水色のエプロン
しかし、その犬を家につれて帰ったのはいいが。体が雨と泥で、だいぶ汚れてしまっていた。
「お父さんとお母さんに、この子を紹介する前に、まずこの汚れを何とかしてあげなくっちゃ。」
 私はそう思い、家に着くと早々に、その犬をバスルームに連れて行った。

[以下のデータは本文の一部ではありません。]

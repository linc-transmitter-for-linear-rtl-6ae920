// ndscs_lut: digital signal component separator, method 1 (look-up table).
//
// Splits each baseband sample S = I + jQ into the two constant-envelope
// components S1 = I1 + jQ1 and S2 = I2 + jQ2 (|S1| = |S2| = 1, S1 + S2 = 2S).
// The instantaneous power I^2 + Q^2 is computed (2 cycles) and its 14 most
// significant fraction bits address a 16384 x 26-bit table of
// SR_Part = sqrt(1/(I^2+Q^2) - 1) (1 cycle). SR_Part is multiplied by Q and by
// I, and the products are subtracted from / added to I and Q (2 cycles).
// Two pairs of delay lines, 3 and 4 stages deep, hold I and Q back so that
// they reach the multipliers and the adders/subtractors together with the
// SR_Part of the same sample. A new sample is accepted every clock cycle and
// its components appear LATENCY = 5 cycles later; `out_valid` is `in_valid`
// delayed by the same amount. Powers of 1.0 or more (beyond the full scale)
// select SR_Part = 0, so S1 = S2 = S; that clipping and the valid flag are
// this implementation's additions, the rest follows the original structure.
// The 8 lowest bits of the power lie below the table's resolution and are
// left unused.
module ndscs_lut
  import linc_pkg::*;
(
  input  logic  clk,
  input  logic  rst_n,
  input  logic  in_valid,
  input  iq_t   s_in,
  output logic  out_valid,
  output comp_t s1,
  output comp_t s2
);

  localparam int unsigned POW_LAT = 2;
  localparam int unsigned LUT_LAT = 1;
  localparam int unsigned MUL_DLY = POW_LAT + LUT_LAT;  // 3
  localparam int unsigned ADD_DLY = MUL_DLY + 1;        // 4
  localparam int unsigned LATENCY = ADD_DLY + 1;        // 5

  logic [POW_W-1:0]      pow;
  logic [LUT_DATA_W-1:0] lut_data;
  logic                  over_q;
  logic [LUT_DATA_W-1:0] sr;
  iq_t                   s_mul, s_add;

  iq_power #(.IN_W(IQ_W), .OUT_W(POW_W)) u_pow (
    .clk, .i_in(s_in.i), .q_in(s_in.q), .pow
  );

  sr_lut #(.ADDR_W(LUT_ADDR_W), .DATA_W(LUT_DATA_W), .FRAC(LUT_FRAC)) u_lut (
    .clk, .addr(pow[POW_FRAC-1 -: LUT_ADDR_W]), .data(lut_data)
  );

  always_ff @(posedge clk) over_q <= (pow[POW_W-1:POW_FRAC] != '0);
  assign sr = over_q ? '0 : lut_data;

  delay_line #(.WIDTH($bits(iq_t)), .DEPTH(MUL_DLY)) u_dly_mul (
    .clk, .rst_n, .d(s_in), .q(s_mul)
  );
  delay_line #(.WIDTH($bits(iq_t)), .DEPTH(ADD_DLY)) u_dly_add (
    .clk, .rst_n, .d(s_in), .q(s_add)
  );
  delay_line #(.WIDTH(1), .DEPTH(LATENCY)) u_dly_vld (
    .clk, .rst_n, .d(in_valid), .q(out_valid)
  );

  linc_addsub #(.SR_W(LUT_DATA_W), .SR_FRAC(LUT_FRAC)) u_addsub (
    .clk, .sr,
    .mul_i(s_mul.i), .mul_q(s_mul.q),
    .add_i(s_add.i), .add_q(s_add.q),
    .s1, .s2
  );

endmodule
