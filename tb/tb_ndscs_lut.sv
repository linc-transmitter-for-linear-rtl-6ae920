// tb_ndscs_lut: end-to-end test of the method-1 (table) separator.
// Samples are streamed one per clock cycle with occasional gaps in
// in_valid. Every output is checked against the bit-level reference (power,
// SR_Part, multiply and add/subtract), out_valid must follow in_valid by
// exactly 5 cycles, S1 + S2 must equal 2S within one code, and for
// envelopes between 0.3 and 0.99 of full scale |S1| and |S2| must be 1
// within 0.01.
module tb_ndscs_lut;
  import linc_pkg::*;
  import linc_ref_pkg::*;
  localparam int LAT = 5;
  localparam int N = 3000;
  logic clk = 0, rst_n = 0;
  logic in_valid;
  iq_t s_in;
  logic out_valid;
  comp_t s1, s2;
  int checks = 0, failures = 0, gaps = 0, clipped = 0;
  int hi [0:N+LAT], hq [0:N+LAT];
  logic hv [0:N+LAT];

  always #5 clk = ~clk;

  ndscs_lut dut (.clk, .rst_n, .in_valid, .s_in, .out_valid, .s1, .s2);

  initial begin
    repeat (100000) @(posedge clk);
    failures++;
    $display("watchdog expired");
    $display("TB_RESULT checks=%0d failures=%0d", checks, failures);
    $finish;
  end

  initial begin
    in_valid = 0;
    s_in = '0;
    repeat (3) @(negedge clk);
    rst_n = 1;
    for (int n = 0; n < N + LAT; n++) begin
      @(negedge clk);
      if (n >= LAT) begin
        int k;
        k = n - LAT;
        checks++;
        if (out_valid !== hv[k]) begin
          failures++;
          $display("n=%0d out_valid=%b expected %b", n, out_valid, hv[k]);
        end
        if (hv[k]) begin
          logic [23:0] p;
          longint sr;
          int e1i, e1q, e2i, e2q;
          p = 24'(hi[k] * hi[k] + hq[k] * hq[k]);
          sr = ref_sr_lut(p);
          if (p[23:22] != 0) clipped++;
          ref_comp(hi[k], hq[k], sr, 14, e1i, e1q, e2i, e2q);
          checks++;
          if (int'(s1.i) != e1i || int'(s1.q) != e1q || int'(s2.i) != e2i || int'(s2.q) != e2q) begin
            failures++;
            if (failures < 10)
              $display("I=%0d Q=%0d got %0d %0d %0d %0d expected %0d %0d %0d %0d",
                       hi[k], hq[k], s1.i, s1.q, s2.i, s2.q, e1i, e1q, e2i, e2q);
          end
          checks++;
          if ((int'(s1.i) + int'(s2.i)) - 4 * hi[k] > 0 || (int'(s1.i) + int'(s2.i)) - 4 * hi[k] < -1 ||
              (int'(s1.q) + int'(s2.q)) - 4 * hq[k] > 0 || (int'(s1.q) + int'(s2.q)) - 4 * hq[k] < -1) begin
            failures++;
            $display("recombination I=%0d Q=%0d", hi[k], hq[k]);
          end
          begin
            real r, m1, m2;
            r  = $sqrt(real'(hi[k]) ** 2 + real'(hq[k]) ** 2) / 2048.0;
            m1 = $sqrt(real'(s1.i) ** 2 + real'(s1.q) ** 2) / 4096.0;
            m2 = $sqrt(real'(s2.i) ** 2 + real'(s2.q) ** 2) / 4096.0;
            if (r >= 0.3 && r <= 0.99) begin
              checks++;
              if (m1 - 1.0 > 0.01 || 1.0 - m1 > 0.01 || m2 - 1.0 > 0.01 || 1.0 - m2 > 0.01) begin
                failures++;
                $display("envelope r=%f |S1|=%f |S2|=%f", r, m1, m2);
              end
            end
          end
        end
      end
      // Stimulus: mostly inside the unit circle, some beyond full scale,
      // roughly one idle cycle in sixteen.
      hv[n] = (n < N) && ($urandom_range(15) != 0);
      if (n < N && !hv[n]) gaps++;
      if (n % 50 == 7) begin
        hi[n] = int'($urandom_range(4095)) - 2048;
        hq[n] = int'($urandom_range(4095)) - 2048;
      end else begin
        real r, ph;
        r  = 0.05 + 0.94 * real'($urandom_range(10000)) / 10000.0;
        ph = 6.283185307 * real'($urandom_range(100000)) / 100000.0;
        hi[n] = int'($floor(2047.0 * r * $cos(ph)));
        hq[n] = int'($floor(2047.0 * r * $sin(ph)));
      end
      in_valid = hv[n];
      s_in.i = 12'(hi[n]);
      s_in.q = 12'(hq[n]);
    end
    checks++;
    if (gaps == 0 || clipped == 0) begin
      failures++;
      $display("gaps=%0d clipped=%0d: a case was never exercised", gaps, clipped);
    end
    $display("TB_RESULT checks=%0d failures=%0d", checks, failures);
    $finish;
  end
endmodule
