// ndscs_srfb: digital signal component separator, method 2 (square-root
// function block).
//
// Same function as the table-based separator: each sample S = I + jQ becomes
// S1 = I - Q*SR + j(Q + I*SR) and S2 = I + Q*SR + j(Q - I*SR) with
// SR = SR_Part = sqrt(1/(I^2+Q^2) - 1). Here SR_Part is calculated instead of
// looked up: I^2 + Q^2 (2 cycles), a pipelined divider and a pipelined
// square-root block (17 cycles, see srfb_sr_part) give a 12-bit SR_Part with
// 8 fraction bits, cheaper in memory and shorter in its critical path than
// the table, but coarser. Because the square root adds many pipeline stages,
// I and Q pass through two long delay lines (19 and 20 stages) to meet the
// multipliers and the adders/subtractors in step. Throughput is one sample
// per clock cycle and the latency LATENCY = 21 cycles; `out_valid` follows
// `in_valid` by the same amount. The delay depths are derived from the stage
// latencies of this implementation.
module ndscs_srfb
  import linc_pkg::*;
(
  input  logic  clk,
  input  logic  rst_n,
  input  logic  in_valid,
  input  iq_t   s_in,
  output logic  out_valid,
  output comp_t s1,
  output comp_t s2
);

  localparam int unsigned POW_LAT = 2;
  localparam int unsigned SR_LAT  = DIV_LATENCY + 1 + SQRT_OUT_W;  // 17
  localparam int unsigned MUL_DLY = POW_LAT + SR_LAT;               // 19
  localparam int unsigned ADD_DLY = MUL_DLY + 1;                    // 20
  localparam int unsigned LATENCY = ADD_DLY + 1;                    // 21

  logic [POW_W-1:0]      pow;
  logic [SQRT_OUT_W-1:0] sr;
  iq_t                   s_mul, s_add;

  iq_power #(.IN_W(IQ_W), .OUT_W(POW_W)) u_pow (
    .clk, .i_in(s_in.i), .q_in(s_in.q), .pow
  );

  srfb_sr_part #(.POW_BITS(POW_W), .POW_FR(POW_FRAC)) u_sr (
    .clk, .rst_n, .pow, .sr
  );

  delay_line #(.WIDTH($bits(iq_t)), .DEPTH(MUL_DLY)) u_dly_mul (
    .clk, .rst_n, .d(s_in), .q(s_mul)
  );
  delay_line #(.WIDTH($bits(iq_t)), .DEPTH(ADD_DLY)) u_dly_add (
    .clk, .rst_n, .d(s_in), .q(s_add)
  );
  delay_line #(.WIDTH(1), .DEPTH(LATENCY)) u_dly_vld (
    .clk, .rst_n, .d(in_valid), .q(out_valid)
  );

  linc_addsub #(.SR_W(SQRT_OUT_W), .SR_FRAC(SRFB_FRAC)) u_addsub (
    .clk, .sr,
    .mul_i(s_mul.i), .mul_q(s_mul.q),
    .add_i(s_add.i), .add_q(s_add.q),
    .s1, .s2
  );

endmodule
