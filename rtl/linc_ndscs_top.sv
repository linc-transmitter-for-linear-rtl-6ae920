// linc_ndscs_top: the digital part of a LINC (linear amplification with
// nonlinear components) transmitter.
//
// A LINC transmitter amplifies a signal with a varying envelope using two
// efficient nonlinear amplifiers: the baseband sample S = I + jQ is split into
// two components of constant magnitude, S1 = S + e and S2 = S - e, where e is
// in quadrature with S; after up-conversion and amplification their sum
// restores the amplified S. This top carries both separator implementations
// side by side, fed by the same 12-bit I/Q sample stream from the two A/D
// converters:
//   - ndscs_lut:  SR_Part from a 16384 x 26-bit table, latency 5 cycles;
//   - ndscs_srfb: SR_Part from a divider and a pipelined square root,
//                 latency 21 cycles.
// Each delivers S1 and S2 as pairs of 14-bit signed 2.12 numbers for the two
// 14-bit D/A converters, one sample per clock cycle, with its own valid flag.
// The converters, reconstruction filters, up-converters, power amplifiers and
// the output combiner are analog parts outside this module; their signals are
// these ports. Placing both methods in one top is a choice of this
// implementation: in hardware either one would normally be built alone.
module linc_ndscs_top
  import linc_pkg::*;
(
  input  logic  clk,
  input  logic  rst_n,
  input  logic  in_valid,
  input  iq_t   s_in,
  output logic  lut_valid,
  output comp_t lut_s1,
  output comp_t lut_s2,
  output logic  srfb_valid,
  output comp_t srfb_s1,
  output comp_t srfb_s2
);

  ndscs_lut u_lut (
    .clk, .rst_n, .in_valid, .s_in,
    .out_valid(lut_valid), .s1(lut_s1), .s2(lut_s2)
  );

  ndscs_srfb u_srfb (
    .clk, .rst_n, .in_valid, .s_in,
    .out_valid(srfb_valid), .s1(srfb_s1), .s2(srfb_s2)
  );

endmodule
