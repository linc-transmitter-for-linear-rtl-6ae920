// tb_linc_ndscs_top: end-to-end test of the separator top at its default
// parameters, both methods at once.
//
// Three input sequences are streamed one sample per clock cycle:
//   1. a two-tone baseband signal (tones at +/- f, envelope 0 .. 0.98),
//   2. a CDMA-like signal: random QPSK chips, 8 samples per chip, shaped by a
//      raised-cosine-like FIR and scaled to a peak envelope of 0.95,
//   3. corner cases: zero, tiny, full-scale and beyond-full-scale samples,
//      with idle cycles in between.
// For both methods every output is compared with the bit-level reference,
// out_valid must follow in_valid by 5 (table) and 21 (square-root block)
// cycles, and S1 + S2 must equal 2S within one code. The envelope error
// |S1| - 1 is measured for envelopes from 0.3 to 0.99 of full scale and its
// mean reported per method; the table method must reach the lower mean.
// The testbench counts how often each mechanism occurred (back-to-back
// samples in the pipelines, idle cycles, clipping beyond full scale, the
// divider's saturation at very small power, output saturation) and counts a
// failure for one that never did.
module tb_linc_ndscs_top;
  import linc_pkg::*;
  import linc_ref_pkg::*;

  localparam int LAT_LUT  = 5;
  localparam int LAT_SRFB = 21;
  localparam int N_TONE = 2000;
  localparam int N_CDMA = 4000;
  localparam int N_EDGE = 200;
  localparam int N = N_TONE + N_CDMA + N_EDGE;
  localparam int SPC = 8;          // samples per chip
  localparam int TAPS = 2 * SPC + 1;

  logic  clk = 0, rst_n = 0;
  logic  in_valid;
  iq_t   s_in;
  logic  lut_valid, srfb_valid;
  comp_t lut_s1, lut_s2, srfb_s1, srfb_s2;

  int checks = 0, failures = 0;
  int hi [0:N+LAT_SRFB], hq [0:N+LAT_SRFB];
  logic hv [0:N+LAT_SRFB];

  // Mechanism counters.
  int n_back_to_back = 0, n_idle = 0, n_clip = 0, n_div_sat = 0, n_out_sat = 0;
  // Envelope error statistics.
  real err_sum [2];
  real err_max [2];
  int  err_n [2];

  always #5 clk = ~clk;

  linc_ndscs_top dut (
    .clk, .rst_n, .in_valid, .s_in,
    .lut_valid, .lut_s1, .lut_s2,
    .srfb_valid, .srfb_s1, .srfb_s2
  );

  initial begin
    repeat (200000) @(posedge clk);
    failures++;
    $display("watchdog expired");
    $display("TB_RESULT checks=%0d failures=%0d", checks, failures);
    $finish;
  end

  // Check one method's output against input sample k.
  task automatic check_out(input int m, input int k, input logic vld,
                           input comp_t s1, input comp_t s2);
    logic [23:0] p;
    longint sr;
    int e1i, e1q, e2i, e2q;
    checks++;
    if (vld !== hv[k]) begin
      failures++;
      $display("method %0d sample %0d valid=%b expected %b", m, k, vld, hv[k]);
    end
    if (!hv[k]) return;
    p  = 24'(hi[k] * hi[k] + hq[k] * hq[k]);
    sr = (m == 0) ? ref_sr_lut(p) : ref_sr_srfb(p);
    ref_comp(hi[k], hq[k], sr, (m == 0) ? 14 : 8, e1i, e1q, e2i, e2q);
    checks++;
    if (int'(s1.i) != e1i || int'(s1.q) != e1q || int'(s2.i) != e2i || int'(s2.q) != e2q) begin
      failures++;
      if (failures < 10)
        $display("method %0d I=%0d Q=%0d got %0d %0d %0d %0d expected %0d %0d %0d %0d",
                 m, hi[k], hq[k], s1.i, s1.q, s2.i, s2.q, e1i, e1q, e2i, e2q);
    end
    // Recombination S1 + S2 = 2S holds wherever no output saturated.
    if (e1i > -8192 && e1i < 8191 && e1q > -8192 && e1q < 8191 &&
        e2i > -8192 && e2i < 8191 && e2q > -8192 && e2q < 8191) checks++;
    if (e1i > -8192 && e1i < 8191 && e1q > -8192 && e1q < 8191 &&
        e2i > -8192 && e2i < 8191 && e2q > -8192 && e2q < 8191 &&
       ((int'(s1.i) + int'(s2.i)) - 4 * hi[k] > 0 || (int'(s1.i) + int'(s2.i)) - 4 * hi[k] < -1 ||
        (int'(s1.q) + int'(s2.q)) - 4 * hq[k] > 0 || (int'(s1.q) + int'(s2.q)) - 4 * hq[k] < -1)) begin
      failures++;
      $display("method %0d recombination failed I=%0d Q=%0d", m, hi[k], hq[k]);
    end
    if (m == 0 && p[23:22] != 0) n_clip++;
    if (m == 1 && p[23:22] == 0 && p[21:14] <= 1) n_div_sat++;
    if (m == 0 && (s1.i == 8191 || s1.i == -8192 || s1.q == 8191 || s1.q == -8192)) n_out_sat++;
    begin
      real r, m1;
      r  = $sqrt(real'(hi[k]) ** 2 + real'(hq[k]) ** 2) / 2048.0;
      m1 = $sqrt(real'(s1.i) ** 2 + real'(s1.q) ** 2) / 4096.0;
      if (r >= 0.3 && r <= 0.99) begin
        real e;
        e = (m1 > 1.0) ? m1 - 1.0 : 1.0 - m1;
        err_sum[m] += e;
        err_n[m]++;
        if (e > err_max[m]) err_max[m] = e;
      end
    end
  endtask

  // CDMA-like stimulus: QPSK chips through a raised-cosine-like FIR.
  real taps [TAPS];
  real chip_i [0:N_CDMA/SPC + 4], chip_q [0:N_CDMA/SPC + 4];
  real cd_i [0:N_CDMA-1], cd_q [0:N_CDMA-1];

  task automatic make_cdma();
    real peak, si, sq;
    for (int t = 0; t < TAPS; t++)
      taps[t] = 0.5 - 0.5 * $cos(6.283185307 * real'(t + 1) / real'(TAPS + 1));
    for (int c = 0; c <= N_CDMA / SPC + 4; c++) begin
      chip_i[c] = ($urandom_range(1) != 0) ? 1.0 : -1.0;
      chip_q[c] = ($urandom_range(1) != 0) ? 1.0 : -1.0;
    end
    peak = 0.0;
    for (int n = 0; n < N_CDMA; n++) begin
      si = 0.0; sq = 0.0;
      for (int t = 0; t < TAPS; t++) begin
        int s;
        s = n + TAPS - t;  // sample index on the upsampled chip grid
        if (s % SPC == 0) begin
          si += taps[t] * chip_i[s / SPC];
          sq += taps[t] * chip_q[s / SPC];
        end
      end
      cd_i[n] = si;
      cd_q[n] = sq;
      if ($sqrt(si * si + sq * sq) > peak) peak = $sqrt(si * si + sq * sq);
    end
    for (int n = 0; n < N_CDMA; n++) begin
      cd_i[n] = cd_i[n] * 0.95 / peak;
      cd_q[n] = cd_q[n] * 0.95 / peak;
    end
  endtask

  initial begin
    int prev_valid;
    err_sum = '{0.0, 0.0};
    err_max = '{0.0, 0.0};
    err_n   = '{0, 0};
    in_valid = 0;
    s_in = '0;
    make_cdma();
    repeat (3) @(negedge clk);
    rst_n = 1;
    prev_valid = 0;
    for (int n = 0; n < N + LAT_SRFB; n++) begin
      @(negedge clk);
      if (n >= LAT_LUT)  check_out(0, n - LAT_LUT, lut_valid, lut_s1, lut_s2);
      if (n >= LAT_SRFB) check_out(1, n - LAT_SRFB, srfb_valid, srfb_s1, srfb_s2);
      // Stimulus for sample n.
      if (n < N_TONE) begin
        real ph;
        ph = 6.283185307 * real'(n) / 97.0;
        hv[n] = 1;
        hi[n] = int'($floor(2047.0 * 0.98 * $cos(ph) * $cos(ph * 0.1)));
        hq[n] = int'($floor(2047.0 * 0.98 * $sin(ph) * $cos(ph * 0.1)));
      end else if (n < N_TONE + N_CDMA) begin
        hv[n] = 1;
        hi[n] = int'($floor(2047.0 * cd_i[n - N_TONE]));
        hq[n] = int'($floor(2047.0 * cd_q[n - N_TONE]));
      end else if (n < N) begin
        int e;
        e = n - N_TONE - N_CDMA;
        hv[n] = (e % 3 != 2);
        case (e % 9)
          0: begin hi[n] = 0;     hq[n] = 0;     end
          1: begin hi[n] = 1;     hq[n] = 0;     end
          3: begin hi[n] = -2048; hq[n] = -2048; end
          4: begin hi[n] = 2047;  hq[n] = 0;     end
          6: begin hi[n] = 3;     hq[n] = -5;    end
          default: begin
            hi[n] = int'($urandom_range(4095)) - 2048;
            hq[n] = int'($urandom_range(4095)) - 2048;
          end
        endcase
      end else begin
        hv[n] = 0;
        hi[n] = 0;
        hq[n] = 0;
      end
      if (hv[n] && prev_valid != 0) n_back_to_back++;
      if (!hv[n] && n < N) n_idle++;
      prev_valid = hv[n] ? 1 : 0;
      in_valid = hv[n];
      s_in.i = 12'(hi[n]);
      s_in.q = 12'(hq[n]);
    end

    $display("mechanisms: back_to_back=%0d idle=%0d clip=%0d div_saturate=%0d out_saturate=%0d",
             n_back_to_back, n_idle, n_clip, n_div_sat, n_out_sat);
    for (int m = 0; m < 2; m++)
      $display("%s: envelope error over %0d samples: mean %f %%, max %f %%",
               (m == 0) ? "table" : "square-root block", err_n[m],
               100.0 * err_sum[m] / real'(err_n[m]), 100.0 * err_max[m]);
    checks++;
    if (n_back_to_back == 0 || n_idle == 0 || n_clip == 0 || n_div_sat == 0 || n_out_sat == 0) begin
      failures++;
      $display("a mechanism was never exercised");
    end
    checks++;
    if (err_n[0] == 0 || err_sum[0] / real'(err_n[0]) > 0.005 ||
        err_sum[0] >= err_sum[1]) begin
      failures++;
      $display("envelope accuracy out of bounds");
    end
    $display("TB_RESULT checks=%0d failures=%0d", checks, failures);
    $finish;
  end
endmodule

最初に毛玉をといてあげたかったけど、犬はもう雨でびしょ濡れだったから、それを諦め、私はブラッシングをしないまま、その子をシャンプーすることにした。
犬を飼っているわけではない私は、犬用のシャンプーを持っていなかった。仕方なく自分がいつも使っている人間用のシャンプーを使うことにした。
だけど犬のキューティクルは人間のものより、何倍も薄くてデリケートだから、そのまま人間用のシャンプーを使うには刺激が強すぎた。私は応急処置として、そのシャンプーを何倍にも薄めて使うことにした。スポンジを使い、しっかり丁寧に泡立てた。被毛への刺激を抑えるために。そしてゆっくり、その子の体を優しく洗った。最後にブローの時にもつれが取れやすいように、リンスも同様に薄めて。 
シャンプー後はタオルで確りと水気を取り、学校の実習で使っているドライヤーとスリッカーを用意し、バスタブの蓋の上で、その子のブローをした。スリッカーとは細い針金状のブラシの付いた専用の櫛のこと。